Show each line from the records below in which the word "negative" occurs.
*** Begin section ***
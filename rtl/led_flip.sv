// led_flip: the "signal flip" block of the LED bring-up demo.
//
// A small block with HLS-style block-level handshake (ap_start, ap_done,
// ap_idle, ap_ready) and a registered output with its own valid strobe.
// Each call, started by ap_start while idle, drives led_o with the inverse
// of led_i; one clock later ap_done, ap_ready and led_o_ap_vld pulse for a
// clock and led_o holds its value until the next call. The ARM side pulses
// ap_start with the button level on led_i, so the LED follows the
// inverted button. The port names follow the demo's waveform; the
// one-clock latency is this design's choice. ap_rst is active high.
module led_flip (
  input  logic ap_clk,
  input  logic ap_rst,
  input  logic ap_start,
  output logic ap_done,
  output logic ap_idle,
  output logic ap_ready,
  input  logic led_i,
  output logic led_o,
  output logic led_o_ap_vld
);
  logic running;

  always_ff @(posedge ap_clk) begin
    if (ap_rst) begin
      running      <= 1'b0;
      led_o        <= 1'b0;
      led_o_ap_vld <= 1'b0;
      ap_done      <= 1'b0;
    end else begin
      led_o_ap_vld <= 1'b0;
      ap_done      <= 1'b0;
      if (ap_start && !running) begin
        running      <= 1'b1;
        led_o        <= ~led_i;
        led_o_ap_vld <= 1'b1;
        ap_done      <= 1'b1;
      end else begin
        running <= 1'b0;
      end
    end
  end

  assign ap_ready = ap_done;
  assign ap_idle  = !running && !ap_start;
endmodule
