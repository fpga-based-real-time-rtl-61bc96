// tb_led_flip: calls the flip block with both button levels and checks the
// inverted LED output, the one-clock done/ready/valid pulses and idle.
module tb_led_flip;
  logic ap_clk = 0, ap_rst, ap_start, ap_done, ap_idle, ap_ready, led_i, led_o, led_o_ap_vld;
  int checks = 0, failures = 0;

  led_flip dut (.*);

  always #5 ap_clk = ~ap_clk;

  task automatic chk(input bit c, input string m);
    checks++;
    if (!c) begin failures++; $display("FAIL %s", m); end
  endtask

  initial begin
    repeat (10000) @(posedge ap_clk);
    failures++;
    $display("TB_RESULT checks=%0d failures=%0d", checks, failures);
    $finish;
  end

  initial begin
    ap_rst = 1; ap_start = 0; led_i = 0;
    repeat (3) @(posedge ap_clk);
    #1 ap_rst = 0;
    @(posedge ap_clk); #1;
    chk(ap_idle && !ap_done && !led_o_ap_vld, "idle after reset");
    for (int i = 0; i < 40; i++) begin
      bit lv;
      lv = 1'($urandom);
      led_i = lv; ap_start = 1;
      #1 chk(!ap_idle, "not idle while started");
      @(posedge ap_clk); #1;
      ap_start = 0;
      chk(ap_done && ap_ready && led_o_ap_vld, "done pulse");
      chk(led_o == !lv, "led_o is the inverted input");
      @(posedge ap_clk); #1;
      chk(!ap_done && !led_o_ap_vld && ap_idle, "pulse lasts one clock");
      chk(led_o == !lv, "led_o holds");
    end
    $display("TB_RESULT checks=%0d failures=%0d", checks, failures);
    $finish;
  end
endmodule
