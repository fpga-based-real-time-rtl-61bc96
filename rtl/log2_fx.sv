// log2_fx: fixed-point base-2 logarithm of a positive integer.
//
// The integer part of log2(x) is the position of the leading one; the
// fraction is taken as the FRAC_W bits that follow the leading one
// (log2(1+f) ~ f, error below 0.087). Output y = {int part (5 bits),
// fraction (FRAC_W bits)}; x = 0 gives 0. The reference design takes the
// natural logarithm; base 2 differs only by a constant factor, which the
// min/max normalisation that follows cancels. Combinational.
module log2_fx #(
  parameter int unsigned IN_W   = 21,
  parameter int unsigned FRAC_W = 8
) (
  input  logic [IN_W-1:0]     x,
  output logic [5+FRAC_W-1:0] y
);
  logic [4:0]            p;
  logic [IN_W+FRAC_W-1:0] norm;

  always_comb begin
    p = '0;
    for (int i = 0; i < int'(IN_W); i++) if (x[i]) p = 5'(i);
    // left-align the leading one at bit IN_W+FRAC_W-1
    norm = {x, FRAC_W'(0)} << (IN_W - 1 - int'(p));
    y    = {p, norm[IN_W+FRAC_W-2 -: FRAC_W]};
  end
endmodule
*** End section ***
*** Begin section ***
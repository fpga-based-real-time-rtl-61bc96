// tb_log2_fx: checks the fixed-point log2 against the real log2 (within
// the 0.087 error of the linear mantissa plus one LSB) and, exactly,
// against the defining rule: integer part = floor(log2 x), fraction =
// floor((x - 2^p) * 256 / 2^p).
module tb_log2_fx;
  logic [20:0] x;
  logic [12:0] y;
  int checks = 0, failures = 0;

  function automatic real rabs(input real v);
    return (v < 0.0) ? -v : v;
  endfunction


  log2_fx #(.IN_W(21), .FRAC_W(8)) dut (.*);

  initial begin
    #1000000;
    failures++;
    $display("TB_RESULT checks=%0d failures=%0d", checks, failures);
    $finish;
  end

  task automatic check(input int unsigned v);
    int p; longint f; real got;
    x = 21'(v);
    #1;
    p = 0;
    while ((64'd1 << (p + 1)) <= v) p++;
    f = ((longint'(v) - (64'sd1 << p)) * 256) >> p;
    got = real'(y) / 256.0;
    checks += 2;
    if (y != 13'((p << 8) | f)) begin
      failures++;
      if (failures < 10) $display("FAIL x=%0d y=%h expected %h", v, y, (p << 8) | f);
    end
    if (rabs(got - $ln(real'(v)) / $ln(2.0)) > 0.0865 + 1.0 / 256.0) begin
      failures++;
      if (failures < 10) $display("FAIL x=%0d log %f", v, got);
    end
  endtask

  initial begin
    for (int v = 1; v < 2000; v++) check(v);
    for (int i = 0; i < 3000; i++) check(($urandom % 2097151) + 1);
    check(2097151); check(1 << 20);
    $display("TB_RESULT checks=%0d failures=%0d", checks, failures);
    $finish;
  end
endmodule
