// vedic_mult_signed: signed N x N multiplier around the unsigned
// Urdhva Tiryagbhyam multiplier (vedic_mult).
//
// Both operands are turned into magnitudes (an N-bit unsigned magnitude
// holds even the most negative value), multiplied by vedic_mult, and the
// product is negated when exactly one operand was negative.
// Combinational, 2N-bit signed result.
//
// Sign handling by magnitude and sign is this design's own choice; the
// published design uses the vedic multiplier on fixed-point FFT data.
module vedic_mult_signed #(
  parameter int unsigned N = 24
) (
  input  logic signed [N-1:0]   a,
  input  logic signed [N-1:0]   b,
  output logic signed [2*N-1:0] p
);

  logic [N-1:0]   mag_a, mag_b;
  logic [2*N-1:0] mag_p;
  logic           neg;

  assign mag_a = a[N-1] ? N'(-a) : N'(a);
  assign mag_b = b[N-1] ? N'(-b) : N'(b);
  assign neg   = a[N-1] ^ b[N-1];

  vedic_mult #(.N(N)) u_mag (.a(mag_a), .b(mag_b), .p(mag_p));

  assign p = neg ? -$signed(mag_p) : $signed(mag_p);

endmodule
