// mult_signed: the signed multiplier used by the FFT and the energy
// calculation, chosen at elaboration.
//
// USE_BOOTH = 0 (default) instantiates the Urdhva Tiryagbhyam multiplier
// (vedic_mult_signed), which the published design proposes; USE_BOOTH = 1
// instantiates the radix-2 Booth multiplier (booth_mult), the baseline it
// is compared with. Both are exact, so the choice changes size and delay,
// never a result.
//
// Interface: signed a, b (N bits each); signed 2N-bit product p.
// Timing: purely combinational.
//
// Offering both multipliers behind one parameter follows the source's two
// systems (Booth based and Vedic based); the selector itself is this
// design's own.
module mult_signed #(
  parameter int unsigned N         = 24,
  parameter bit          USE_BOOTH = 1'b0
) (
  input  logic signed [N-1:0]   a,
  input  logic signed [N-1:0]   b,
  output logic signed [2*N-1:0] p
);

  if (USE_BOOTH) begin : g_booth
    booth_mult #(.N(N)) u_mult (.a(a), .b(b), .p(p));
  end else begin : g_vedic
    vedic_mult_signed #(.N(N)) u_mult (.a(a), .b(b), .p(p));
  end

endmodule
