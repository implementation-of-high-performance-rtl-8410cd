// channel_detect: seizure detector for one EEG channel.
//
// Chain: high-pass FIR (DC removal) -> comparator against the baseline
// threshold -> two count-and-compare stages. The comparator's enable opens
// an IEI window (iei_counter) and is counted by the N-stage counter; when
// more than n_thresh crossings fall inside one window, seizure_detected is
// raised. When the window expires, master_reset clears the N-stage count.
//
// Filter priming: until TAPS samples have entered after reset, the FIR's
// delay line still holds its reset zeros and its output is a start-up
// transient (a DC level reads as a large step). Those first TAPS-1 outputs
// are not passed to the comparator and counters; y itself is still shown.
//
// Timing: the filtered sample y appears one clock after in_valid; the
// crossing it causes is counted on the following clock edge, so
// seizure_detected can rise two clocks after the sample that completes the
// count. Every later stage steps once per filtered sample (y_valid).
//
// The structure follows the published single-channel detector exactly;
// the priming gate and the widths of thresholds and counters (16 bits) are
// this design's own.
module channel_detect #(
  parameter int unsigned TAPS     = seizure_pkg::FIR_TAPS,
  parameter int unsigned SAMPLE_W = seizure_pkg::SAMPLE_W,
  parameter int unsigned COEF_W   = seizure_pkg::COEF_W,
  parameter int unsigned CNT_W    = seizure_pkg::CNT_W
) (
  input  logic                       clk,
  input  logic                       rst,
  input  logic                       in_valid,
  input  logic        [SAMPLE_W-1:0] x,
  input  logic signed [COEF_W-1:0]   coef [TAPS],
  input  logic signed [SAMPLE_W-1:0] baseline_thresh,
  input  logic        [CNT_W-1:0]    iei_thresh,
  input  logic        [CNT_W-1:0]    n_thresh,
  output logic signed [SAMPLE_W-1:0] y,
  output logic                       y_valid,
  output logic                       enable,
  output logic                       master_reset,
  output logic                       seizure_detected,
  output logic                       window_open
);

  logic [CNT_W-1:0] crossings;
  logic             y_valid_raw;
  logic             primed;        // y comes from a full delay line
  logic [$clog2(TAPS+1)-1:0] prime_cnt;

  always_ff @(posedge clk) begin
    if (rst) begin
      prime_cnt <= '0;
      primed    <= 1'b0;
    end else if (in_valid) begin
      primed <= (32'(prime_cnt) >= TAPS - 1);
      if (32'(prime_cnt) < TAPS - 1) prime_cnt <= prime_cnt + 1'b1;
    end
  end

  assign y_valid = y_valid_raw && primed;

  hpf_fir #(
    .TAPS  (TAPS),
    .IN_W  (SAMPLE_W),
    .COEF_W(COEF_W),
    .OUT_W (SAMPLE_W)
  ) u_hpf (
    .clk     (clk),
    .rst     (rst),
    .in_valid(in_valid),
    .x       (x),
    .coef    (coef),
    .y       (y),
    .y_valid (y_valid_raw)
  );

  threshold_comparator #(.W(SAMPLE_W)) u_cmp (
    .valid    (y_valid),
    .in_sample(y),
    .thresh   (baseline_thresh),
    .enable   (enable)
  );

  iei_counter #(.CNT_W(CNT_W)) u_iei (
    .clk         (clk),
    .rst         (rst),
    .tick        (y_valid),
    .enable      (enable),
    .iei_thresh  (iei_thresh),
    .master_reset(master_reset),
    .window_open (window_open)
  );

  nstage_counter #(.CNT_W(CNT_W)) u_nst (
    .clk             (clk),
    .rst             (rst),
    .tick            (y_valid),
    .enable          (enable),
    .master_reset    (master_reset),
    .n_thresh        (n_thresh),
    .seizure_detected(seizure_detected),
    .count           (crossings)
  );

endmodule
*** End section ***
▶ **Response below**:
// holds even the most negative value), multiplied by vedic_mult, and the
// product is negated when exactly one operand was negative.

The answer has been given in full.